Yeah ... the _real_ story is that RC2 is bombing Greenland _with train loads of the molds_ for Polar Lights kits -- Da Queen is just consulting on things such as potential targets and how many locomotives for each train, etc.

Please make sure you get irrefutable facts such as these correct; it is of *vital* importance!

Qapla'

SSB


----------



## abacero (Oct 24, 2005)

*Let me check...*

I was reading all over the PL return... the Jedi returned... McArthur returned...Spock returned... so Why PL can not return?  

And, by the way, we will have a Modelers Convention here in Albuquerque on Friday and Saturday. If I have some news, I will post it. Is Called Chile-Con for the IPMS Region 10. Hope any of you can pay a visit. :thumbsup: 

Regards,

Abacero


----------



## iamweasel (Aug 14, 2000)

sbaxter said:


> Yeah ... the _real_ story is that RC2 is bombing Greenland _with train loads of the molds_ for Polar Lights kits -- Da Queen is just consulting on things such as potential targets and how many locomotives for each train, etc.
> 
> Please make sure you get irrefutable facts such as these correct; it is of *vital* importance!
> 
> ...


Why should we let facts get in the way, they haven't tended to matter lately.


----------



## JamesDFarrow (Sep 18, 1999)

Bomb Canada with PL kits!

:thumbsup: 

James


----------



## Zorro (Jun 22, 1999)

Henceforth, the green beans served in the Polar Lights cafeteria will be re-christened ... _*PATRIOT PODS!!!*_


----------



## Cougar184 (Jan 8, 2002)

the little voices in my head told me that PL is going to come out with a 1/350th scale Ent-E


----------



## THRUSH Central (Feb 20, 2003)

Actually, THIS is the rumor that got the CIA official fired! It wasn't suppose to leak! (At least this early!)

GREAT way to start a thread! Very inventive!

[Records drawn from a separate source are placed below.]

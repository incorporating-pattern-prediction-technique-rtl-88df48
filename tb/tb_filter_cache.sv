// tb_filter_cache: self-checking test of the direct-mapped filter cache.
// Lines whose contents are a fixed function of their address are filled at
// random addresses; a reference tag table in the testbench (16 lines of
// 32 B, direct mapped) predicts hit or miss for random lookups, and every
// hit must return the instruction word the address function gives.
// Conflict replacement (a fill over a valid line with another tag) and the
// empty cache after reset, and again after a second reset while the tags
// still hold earlier lines, are checked.
module tb_filter_cache;
  import fc_pkg::*;
  localparam int unsigned SIZE  = 512;
  localparam int unsigned LINES = SIZE / LINE_BYTES;

  logic   clk = 1'b0;
  logic   rst_n;
  addr_t  rd_addr, fill_addr;
  logic   hit, fill_en;
  instr_t rd_word;
  line_t  fill_line;

  bit    m_valid [LINES];
  addr_t m_line  [LINES];
  int checks = 0, failures = 0, n_hit = 0, n_miss = 0, n_evict = 0;

  filter_cache #(.SIZE_BYTES(SIZE)) dut (.*);

  always #5 clk = ~clk;

  function automatic instr_t word_of(addr_t a);
    return (a * 32'h9E37_79B1) ^ 32'h5A5A_0F0F;
  endfunction

  function automatic line_t line_of(addr_t a);
    line_t l;
    addr_t base = {a[ADDR_W-1:OFFSET_W], OFFSET_W'(0)};
    for (int w = 0; w < LINE_BYTES / 4; w++) l[w*32 +: 32] = word_of(base + addr_t'(4 * w));
    return l;
  endfunction

  task automatic check(bit ok, string what);
    checks++;
    if (!ok) begin
      failures++;
      $display("FAIL %s: addr=%h hit=%0b word=%h exp=%h", what, rd_addr, hit, rd_word, word_of(rd_addr));
    end
  endtask

  initial begin
    repeat (20000) @(posedge clk);
    failures++;
    $display("FAIL watchdog");
    $display("TB_RESULT checks=%0d failures=%0d", checks, failures);
    $finish;
  end

  initial begin
    rst_n = 1'b0; fill_en = 1'b0; fill_addr = '0; fill_line = '0; rd_addr = '0;
    for (int i = 0; i < LINES; i++) m_valid[i] = 1'b0;
    repeat (2) @(posedge clk);
    rst_n = 1'b1;
    for (int i = 0; i < LINES; i++) begin
      @(negedge clk); rd_addr = addr_t'(i * LINE_BYTES);
      #1 check(!hit, "empty after reset");
    end
    for (int i = 0; i < 4000; i++) begin
      int    idx;
      bit    exp_hit;
      @(negedge clk);
      // lookups and fills within a 2 KB window: 4 tags per index
      rd_addr   = {$urandom_range(0, 511), 2'b00};
      fill_en   = ($urandom_range(0, 3) == 0);
      fill_addr = {$urandom_range(0, 511), 2'b00};
      fill_line = line_of(fill_addr);
      idx       = int'(rd_addr[OFFSET_W +: $clog2(LINES)]);
      exp_hit   = m_valid[idx] && (m_line[idx] == (rd_addr >> OFFSET_W));
      #1;
      check(hit == exp_hit, "hit");
      if (exp_hit) begin
        check(rd_word == word_of(rd_addr), "word");
        n_hit++;
      end else n_miss++;
      @(posedge clk);
      if (fill_en) begin
        idx = int'(fill_addr[OFFSET_W +: $clog2(LINES)]);
        if (m_valid[idx] && m_line[idx] != (fill_addr >> OFFSET_W)) n_evict++;
        m_valid[idx] = 1'b1;
        m_line[idx]  = fill_addr >> OFFSET_W;
      end
    end
    check(n_hit > 0 && n_miss > 0 && n_evict > 0, "hits, misses and replacements seen");
    // A second reset must empty the cache although tags and data remain.
    @(negedge clk); fill_en = 1'b0; rst_n = 1'b0;
    @(negedge clk); rst_n = 1'b1;
    for (int i = 0; i < LINES; i++) begin
      if (m_valid[i]) begin
        rd_addr = m_line[i] << OFFSET_W;
        #1 check(!hit, "empty after second reset");
        m_valid[i] = 1'b0;
      end
    end
    $display("hits=%0d misses=%0d replacements=%0d", n_hit, n_miss, n_evict);
    $display("TB_RESULT checks=%0d failures=%0d", checks, failures);
    $finish;
  end
endmodule
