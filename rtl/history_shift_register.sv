// history_shift_register: global hit/miss history of the pattern predictor.
//
// Holds the filter-cache outcome (1 = the line was in the filter cache,
// 0 = it was not) of the last HIST_BITS accesses that were predicted through
// the pattern history table. On an update the register shifts left and the
// newest outcome enters bit 0, so bit 0 is the most recent access and bit
// HIST_BITS-1 the oldest; this follows the two-level adaptive predictor
// figure, which shifts left on update with the newest result at the right.
// The 5-bit default is the size used in the evaluation.
//
// Interface: shift_en/shift_in update the register at the rising clock edge.
// hist is the registered value; hist_next is the value it will take at the
// next edge, for a reader that must see this cycle's update (no wait state).
// HIST_BITS must be at least 2.
// Reset clears the history to all zeros (all misses), a choice of this
// design: after reset the filter cache is empty.
module history_shift_register #(
  parameter int unsigned HIST_BITS = 5
) (
  input  logic                 clk,
  input  logic                 rst_n,
  input  logic                 shift_en,
  input  logic                 shift_in,
  output logic [HIST_BITS-1:0] hist,
  output logic [HIST_BITS-1:0] hist_next
);

  always_comb begin
    hist_next = hist;
    if (shift_en) hist_next = {hist[HIST_BITS-2:0], shift_in};
  end

  always_ff @(posedge clk or negedge rst_n) begin
    if (!rst_n) hist <= '0;
    else        hist <= hist_next;
  end

endmodule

Now, about the MAN from UNCLE DVDS and the rights to the program... the latest word is that they are "working on it!" Del Flora told me himself... T.U.C.


----------



## Lloyd Collins (Sep 25, 2004)

It is official now! I haven't a clue what is going on.


----------



## RogueJ (Oct 29, 2000)

Well...if it looks like a duck, walks like a duck and quacks like a......waitdaminute who in the hell want to build a model of a duck?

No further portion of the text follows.